My qestion is, is the carb made to be rebuilt?
I have taken it apart and scraped all the crude, proded every hole I could find, Thouge I am making headway it still doesn't run right.


----------



## bugman (Aug 12, 2004)

To do it right, you're gonna have to tear it completely apart, soak it in carb cleaner for a couple hours, might have to repeat on a badly gummed one, then blow it out with carb cleaner, and a air compressor wouldn't hurt to blow holes out. Does the inlet needle and seat come with that kit? I'd make sure to replace those, make sure the float isn't full of gas as well.


----------



## kdm75 (Apr 2, 2006)

well the kit came with the inlet needle and seat and welch plugs o rings and a few other washers and screws.I used the inlet needle,seat and welch plug. I did soak the carb for abou 28 hours. I can get it to run at a higher speed now but the thing cuts off when it gets any load on it? and it will not idle at a constent speed.
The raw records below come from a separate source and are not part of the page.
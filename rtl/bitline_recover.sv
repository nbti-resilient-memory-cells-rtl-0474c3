// Rebuilds the one bitline per cell that has no sense amplifier.
//
// With single-ended sensing each bitline needs its own sense amplifier, and
// one of them per cell can be left out: a stable cell shows exactly one low
// bitline, so if none of the sensed lines is low the unsensed one must be,
// and otherwise it is high. This module takes the N-1 sensed lines of each
// of CELLS cells and returns all N, with the unsensed line at index UNREAD
// (default the last one, BL4 of a 4-NAND cell; the choice of line is this
// design's). `deduced_low[c]` tells that the rebuilt line of cell c is the
// low one. Purely combinational.
module bitline_recover #(
  parameter int unsigned N      = 4,
  parameter int unsigned CELLS  = 16,
  parameter int unsigned UNREAD = N - 1
) (
  input  logic [CELLS-1:0][N-2:0] sensed,
  output logic [CELLS-1:0][N-1:0] bl,
  output logic [CELLS-1:0]        deduced_low
);

  always_comb begin
    for (int unsigned c = 0; c < CELLS; c++) begin
      int unsigned j;
      deduced_low[c] = &sensed[c];
      j = 0;
      for (int unsigned k = 0; k < N; k++) begin
        if (k == UNREAD) begin
          bl[c][k] = ~deduced_low[c];
        end else begin
          bl[c][k] = sensed[c][j];
          j++;
        end
      end
    end
  end

endmodule
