// Self-checking test of bitline_recover.
//
// For a 4-line cell and a 3-line cell, takes every valid one-low pattern,
// removes the unsensed line, and checks that the module rebuilds the full
// pattern and reports whether the rebuilt line is the low one.
module tb_bitline_recover;

  localparam int unsigned CELLS = 4;

  logic clk = 1'b0;
  always #5 clk = ~clk;

  logic [CELLS-1:0][3:0] full4, bl4;
  logic [CELLS-1:0][2:0] sensed4;
  logic [CELLS-1:0]      ded4;

  logic [CELLS-1:0][2:0] full3, bl3;
  logic [CELLS-1:0][1:0] sensed3;
  logic [CELLS-1:0]      ded3;

  int checks = 0, failures = 0;

  bitline_recover #(.N(4), .CELLS(CELLS)) dut4 (.sensed(sensed4), .bl(bl4), .deduced_low(ded4));
  // Three-line cell with the first line unsensed.
  bitline_recover #(.N(3), .CELLS(CELLS), .UNREAD(0)) dut3 (.sensed(sensed3), .bl(bl3), .deduced_low(ded3));

  initial begin
    repeat (10000) @(posedge clk);
    failures++;
    $display("TB_RESULT checks=%0d failures=%0d", checks, failures);
    $finish;
  end

  initial begin
    for (int n = 0; n < 200; n++) begin
      for (int c = 0; c < CELLS; c++) begin
        int z4, z3;
        z4 = (n < 4) ? (n + c) % 4 : $urandom_range(0, 3);
        z3 = (n < 3) ? (n + c) % 3 : $urandom_range(0, 2);
        full4[c]   = ~(4'b0001 << z4);
        full3[c]   = ~(3'b001 << z3);
        sensed4[c] = full4[c][2:0];
        sensed3[c] = full3[c][2:1];
      end
      @(posedge clk);
      for (int c = 0; c < CELLS; c++) begin
        checks++;
        if (bl4[c] !== full4[c] || ded4[c] !== !full4[c][3]) begin
          failures++;
          $display("FAIL N=4 full=%b rebuilt=%b deduced_low=%b", full4[c], bl4[c], ded4[c]);
        end
        checks++;
        if (bl3[c] !== full3[c] || ded3[c] !== !full3[c][0]) begin
          failures++;
          $display("FAIL N=3 full=%b rebuilt=%b deduced_low=%b", full3[c], bl3[c], ded3[c]);
        end
      end
    end
    $display("TB_RESULT checks=%0d failures=%0d", checks, failures);
    $finish;
  end
endmodule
I can hold the govner down abit and it will run, and sounds like its going to fly apart when I do that. Would a weak govner spring cause this are where should I start looking now?


----------



## bugman (Aug 12, 2004)

I'm not gonna rule out a weak spring.... but you may try blowing the carb out real quick, sometimes it takes a few times to get them unclogged. Make sure the gasket between the carb and engine isn't leaking, brake cleaner or carb cleaner sprayed around it would affect engine speed if it was sucking air.


----------



## kdm75 (Apr 2, 2006)

I would like to thank every one for helping me on this mower.It will cut grass now with out turning itself off. It will still hunt for idle, but as log as it will cut with out shutting itself off im happy.


----------